# lens hoods pros and cons?



## Devananda (May 23, 2007)

looking to add a lens hood to my nikon 80-200 are they a good investment or just one more think to buy and carry around??
thanks 
Deva
:cheers:


----------



## DSLR noob (May 23, 2007)

Pros- protection against bumping, reduction of contrast robbing glare, and makes your lens look more professional. 

Cons- Cannot rotate a polarizing filter and............ can't think of anything other than they aren't free.

For storage, most can be reversed and stored on the lens. Depending on the lens it might cover a focus ring in this position.


----------



## firemedic0135 (May 23, 2007)

If my lens is on the camera I keep the hood on it.It doesnt hurt anything and it provides alot of protection.
It does make it difficult to use a CPL but I use one so rarely ,and when I do I just set it before I put the hood on.
I use my hood like alot of people use a UV filter.


----------



## panocho (May 23, 2007)

you could get a folding rubber hood that would allow you to rotate any rotating filter which, as DSLR noob points, seems to me the only possible disadvantage of a lens hood.

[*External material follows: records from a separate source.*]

// mac_fp16: 8-stage pipelined IEEE half-precision multiply / add /
// multiply-accumulate.
//
// Same role and interface as mac_int8, for fp16 data. The architecture gives
// the depth (8 stages for fp16) and the three modes; the stage split is this
// design's choice:
//   stage 1     operand registers
//   stage 2     rounded product fp16_mul(a, b) (or sum fp16_add(a, b))
//   stages 3-7  retiming registers (the multiplier can be spread over them)
//   stage 8     accumulator: acc <= first ? r : fp16_add(acc, r) in MAC mode
// The accumulation loop closes inside stage 8 so that one product per cycle
// can be accumulated into the same register. Arithmetic is round to nearest
// even with subnormals flushed to zero (see hamamu_pkg); the accumulator is
// fp16, the product is rounded to fp16 before it is accumulated.
//
// Timing: an input with in_valid in cycle t appears in `acc` after eight
// clock edges. out_valid/out_last are registered with acc.
module mac_fp16
  import hamamu_pkg::*;
(
  input  logic        clk,
  input  logic        rst_n,
  input  logic        in_valid,
  input  mac_op_e     op,
  input  logic        first,
  input  logic        last,
  input  logic [15:0] a,
  input  logic [15:0] b,
  output logic [15:0] acc,
  output logic        out_valid,
  output logic        out_last
);

  localparam int unsigned NDLY = 6;  // stages 2..7 carry the rounded result

  typedef struct packed {
    logic        valid;
    logic        first;
    logic        last;
    mac_op_e     op;
    logic [15:0] r;
  } pipe_t;

  logic        s1_valid, s1_first, s1_last;
  mac_op_e     s1_op;
  logic [15:0] s1_a, s1_b;
  pipe_t       dly [NDLY];
  pipe_t       s2_next;

  always_comb begin
    s2_next.valid = s1_valid;
    s2_next.first = s1_first;
    s2_next.last  = s1_last;
    s2_next.op    = s1_op;
    s2_next.r     = (s1_op == OP_ADD) ? fp16_add(s1_a, s1_b) : fp16_mul(s1_a, s1_b);
  end

  always_ff @(posedge clk or negedge rst_n) begin
    if (!rst_n) begin
      s1_valid  <= 1'b0;
      s1_first  <= 1'b0;
      s1_last   <= 1'b0;
      s1_op     <= OP_MAC;
      s1_a      <= '0;
      s1_b      <= '0;
      for (int i = 0; i < NDLY; i++) dly[i] <= '{valid: 1'b0, first: 1'b0, last: 1'b0, op: OP_MAC, r: '0};
      acc       <= '0;
      out_valid <= 1'b0;
      out_last  <= 1'b0;
    end else begin
      s1_valid <= in_valid;
      s1_first <= first;
      s1_last  <= last;
      s1_op    <= op;
      s1_a     <= a;
      s1_b     <= b;
      dly[0]   <= s2_next;
      for (int i = 1; i < NDLY; i++) dly[i] <= dly[i-1];
      out_valid <= dly[NDLY-1].valid;
      out_last  <= dly[NDLY-1].valid & dly[NDLY-1].last;
      if (dly[NDLY-1].valid) begin
        if (dly[NDLY-1].op == OP_MAC && !dly[NDLY-1].first)
          acc <= fp16_add(acc, dly[NDLY-1].r);
        else
          acc <= dly[NDLY-1].r;
      end
    end
  end

endmodule
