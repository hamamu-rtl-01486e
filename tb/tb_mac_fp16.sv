// tb_mac_fp16: self-checking testbench of the 8-stage fp16 MAC.
//
// Runs dot products of random length in MAC mode, and single products and sums
// in MUL and ADD modes, back to back. Every result is compared with the
// real-valued reference model (each product rounded to fp16, then each partial
// sum rounded), and the latency from the `last` input to `out_last` must be
// exactly 8 cycles. Also checks exact rounding corner cases of fp16_add.
module tb_mac_fp16;
  import hamamu_pkg::*;
  import tb_fp16_pkg::*;

  logic        clk = 1'b0, rst_n = 1'b0;
  logic        in_valid = 1'b0, first = 1'b0, last = 1'b0;
  mac_op_e     op = OP_MAC;
  logic [15:0] a = '0, b = '0, acc;
  logic        out_valid, out_last;
  int          checks = 0, failures = 0;
  int          cyc = 0;

  mac_fp16 dut (.*);

  always #5 clk = ~clk;
  always @(posedge clk) cyc <= cyc + 1;

  initial begin
    repeat (20000) @(posedge clk);
    failures++;
    $display("TB_RESULT checks=%0d failures=%0d", checks, failures);
    $finish;
  end

  // expected results, queued in order of their `last` input
  logic [15:0] exp_q[$];
  int          t_q[$];

  always @(negedge clk) begin
    if (rst_n && out_last) begin
      logic [15:0] e;
      int t;
      e = exp_q.pop_front();
      t = t_q.pop_front();
      checks++;
      if (!same(acc, e)) begin
        failures++;
        $display("FAIL value: got %h expected %h", acc, e);
      end
      checks++;
      if (cyc - t != 8) begin
        failures++;
        $display("FAIL latency %0d", cyc - t);
      end
    end
  end

  task automatic drive(mac_op_e o, bit f, bit l, logic [15:0] x, logic [15:0] y);
    @(negedge clk);
    in_valid = 1'b1; op = o; first = f; last = l; a = x; b = y;
    if (l) t_q.push_back(cyc);
  endtask

  initial begin
    logic [15:0] s, x, y;
    repeat (3) @(negedge clk);
    rst_n = 1'b1;
    // fp16_add corner cases against the reference
    begin
      logic [15:0] pa[6] = '{16'h3C00, 16'h3C00, 16'h7BFF, 16'h3C01, 16'hBC00, 16'h0400};
      logic [15:0] pb[6] = '{16'h1000, 16'h3C00, 16'h7BFF, 16'hBC00, 16'h3C00, 16'h8401};
      for (int i = 0; i < 6; i++) begin
        checks++;
        if (!same(fp16_add(pa[i], pb[i]), add(pa[i], pb[i]))) begin
          failures++;
          $display("FAIL add %h+%h: %h vs %h", pa[i], pb[i], fp16_add(pa[i], pb[i]), add(pa[i], pb[i]));
        end
      end
    end
    for (int n = 0; n < 200; n++) begin
      int k, mode;
      mode = int'($urandom % 4);
      if (mode == 0) begin
        x = rand_fp16(8, 22); y = rand_fp16(8, 22);
        exp_q.push_back(mul(x, y));
        drive(OP_MUL, 1'b1, 1'b1, x, y);
      end else if (mode == 1) begin
        x = rand_fp16(8, 22); y = rand_fp16(8, 22);
        exp_q.push_back(add(x, y));
        drive(OP_ADD, 1'b1, 1'b1, x, y);
      end else begin
        k = 1 + int'($urandom % 12);
        s = '0;
        for (int i = 0; i < k; i++) begin
          x = rand_fp16(10, 20); y = rand_fp16(10, 20);
          s = (i == 0) ? mul(x, y) : add(s, mul(x, y));
          if (i == k - 1) exp_q.push_back(s);
          drive(OP_MAC, i == 0, i == k - 1, x, y);
        end
      end
      if ($urandom % 4 == 0) begin
        @(negedge clk);
        in_valid = 1'b0;
      end
    end
    @(negedge clk);
    in_valid = 1'b0;
    repeat (12) @(negedge clk);
    checks++;
    if (exp_q.size() != 0) begin
      failures++;
      $display("FAIL %0d results missing", exp_q.size());
    end
    $display("TB_RESULT checks=%0d failures=%0d", checks, failures);
    $finish;
  end
endmodule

Unless you consider the extra size a disadvantage, I think they are all advantages.


----------



## table1349 (May 23, 2007)

All the pros listed above pretty much cover it.

Con's to a lens hood, not having one or having one and not using it only to smack the front of your now unprotected lens and damaging it.  Lens hoods are manufactured to compliment the lens it is designed for as well as adding protection.  IMHO the best hood to use it the one made for the lens.


----------



## CBRfanatic (May 23, 2007)

DSLR noob said:


> Pros- protection against bumping, reduction of contrast robbing glare, and makes your lens look more professional.
> 
> Cons- Cannot rotate a polarizing filter and............ *can't think of anything other than they aren't free.
> *
> For storage, most can be reversed and stored on the lens. Depending on the lens it might cover a focus ring in this position.


solution....http://www.lenshoods.co.uk/


----------